> ABOUT THIS TASK: The answer should contain all of the data, retyped without any alteration.

START ENTRIES PROVIDED

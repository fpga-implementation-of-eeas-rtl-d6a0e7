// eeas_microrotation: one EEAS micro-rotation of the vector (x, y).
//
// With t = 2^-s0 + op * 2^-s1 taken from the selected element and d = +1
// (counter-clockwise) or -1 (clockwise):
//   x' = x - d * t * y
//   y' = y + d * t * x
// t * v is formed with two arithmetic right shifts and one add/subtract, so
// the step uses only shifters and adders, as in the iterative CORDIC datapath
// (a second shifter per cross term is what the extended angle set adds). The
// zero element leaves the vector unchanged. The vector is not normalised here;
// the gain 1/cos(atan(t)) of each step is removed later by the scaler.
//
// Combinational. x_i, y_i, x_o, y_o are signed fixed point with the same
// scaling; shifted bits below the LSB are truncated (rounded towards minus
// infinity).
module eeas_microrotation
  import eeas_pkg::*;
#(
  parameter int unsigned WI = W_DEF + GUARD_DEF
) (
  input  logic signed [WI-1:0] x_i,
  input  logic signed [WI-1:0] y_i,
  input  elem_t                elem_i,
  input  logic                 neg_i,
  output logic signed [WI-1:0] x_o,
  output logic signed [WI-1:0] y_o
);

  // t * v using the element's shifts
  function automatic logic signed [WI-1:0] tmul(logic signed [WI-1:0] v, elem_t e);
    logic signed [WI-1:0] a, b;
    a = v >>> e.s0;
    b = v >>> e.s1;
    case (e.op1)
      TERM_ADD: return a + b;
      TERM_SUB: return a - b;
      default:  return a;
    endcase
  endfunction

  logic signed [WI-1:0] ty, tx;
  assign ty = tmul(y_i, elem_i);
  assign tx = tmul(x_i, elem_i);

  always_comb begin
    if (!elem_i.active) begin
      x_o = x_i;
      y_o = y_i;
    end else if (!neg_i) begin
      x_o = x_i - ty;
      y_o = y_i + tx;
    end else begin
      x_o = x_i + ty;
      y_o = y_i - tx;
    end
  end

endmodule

END ENTRIES PROVIDED

> FINISHED EXERCISE:
repository fpga-implementation-of-eeas-rtl-d6a0e7
// eeas_microrotation: one EEAS micro-rotation of the vector (x, y).
//
// With t = 2^-s0 + op * 2^-s1 taken from the selected element and d = +1
// (counter-clockwise) or -1 (clockwise):
//   x' = x - d * t * y
//   y' = y + d * t * x
// t * v is formed with two arithmetic right shifts and one add/subtract, so
// the step uses only shifters and adders, as in the iterative CORDIC datapath
// (a second shifter per cross term is what the extended angle set adds). The
// zero element leaves the vector unchanged. The vector is not normalised here;
// the gain 1/cos(atan(t)) of each step is removed later by the scaler.
//
// Combinational. x_i, y_i, x_o, y_o are signed fixed point with the same
// scaling; shifted bits below the LSB are truncated (rounded towards minus
// infinity).
module eeas_microrotation
  import eeas_pkg::*;
#(
  parameter int unsigned WI = W_DEF + GUARD_DEF
) (
  input  logic signed [WI-1:0] x_i,
  input  logic signed [WI-1:0] y_i,
  input  elem_t                elem_i,
  input  logic                 neg_i,
  output logic signed [WI-1:0] x_o,
  output logic signed [WI-1:0] y_o
);

  // t * v using the element's shifts
  function automatic logic signed [WI-1:0] tmul(logic signed [WI-1:0] v, elem_t e);
    logic signed [WI-1:0] a, b;
    a = v >>> e.s0;
    b = v >>> e.s1;
    case (e.op1)
      TERM_ADD: return a + b;
      TERM_SUB: return a - b;
      default:  return a;
    endcase
  endfunction

  logic signed [WI-1:0] ty, tx;
  assign ty = tmul(y_i, elem_i);
  assign tx = tmul(x_i, elem_i);

  always_comb begin
    if (!elem_i.active) begin
      x_o = x_i;
      y_o = y_i;
    end else if (!neg_i) begin
      x_o = x_i - ty;
      y_o = y_i + tx;
    end else begin
      x_o = x_i + ty;
      y_o = y_i - tx;
    end
  end

endmodule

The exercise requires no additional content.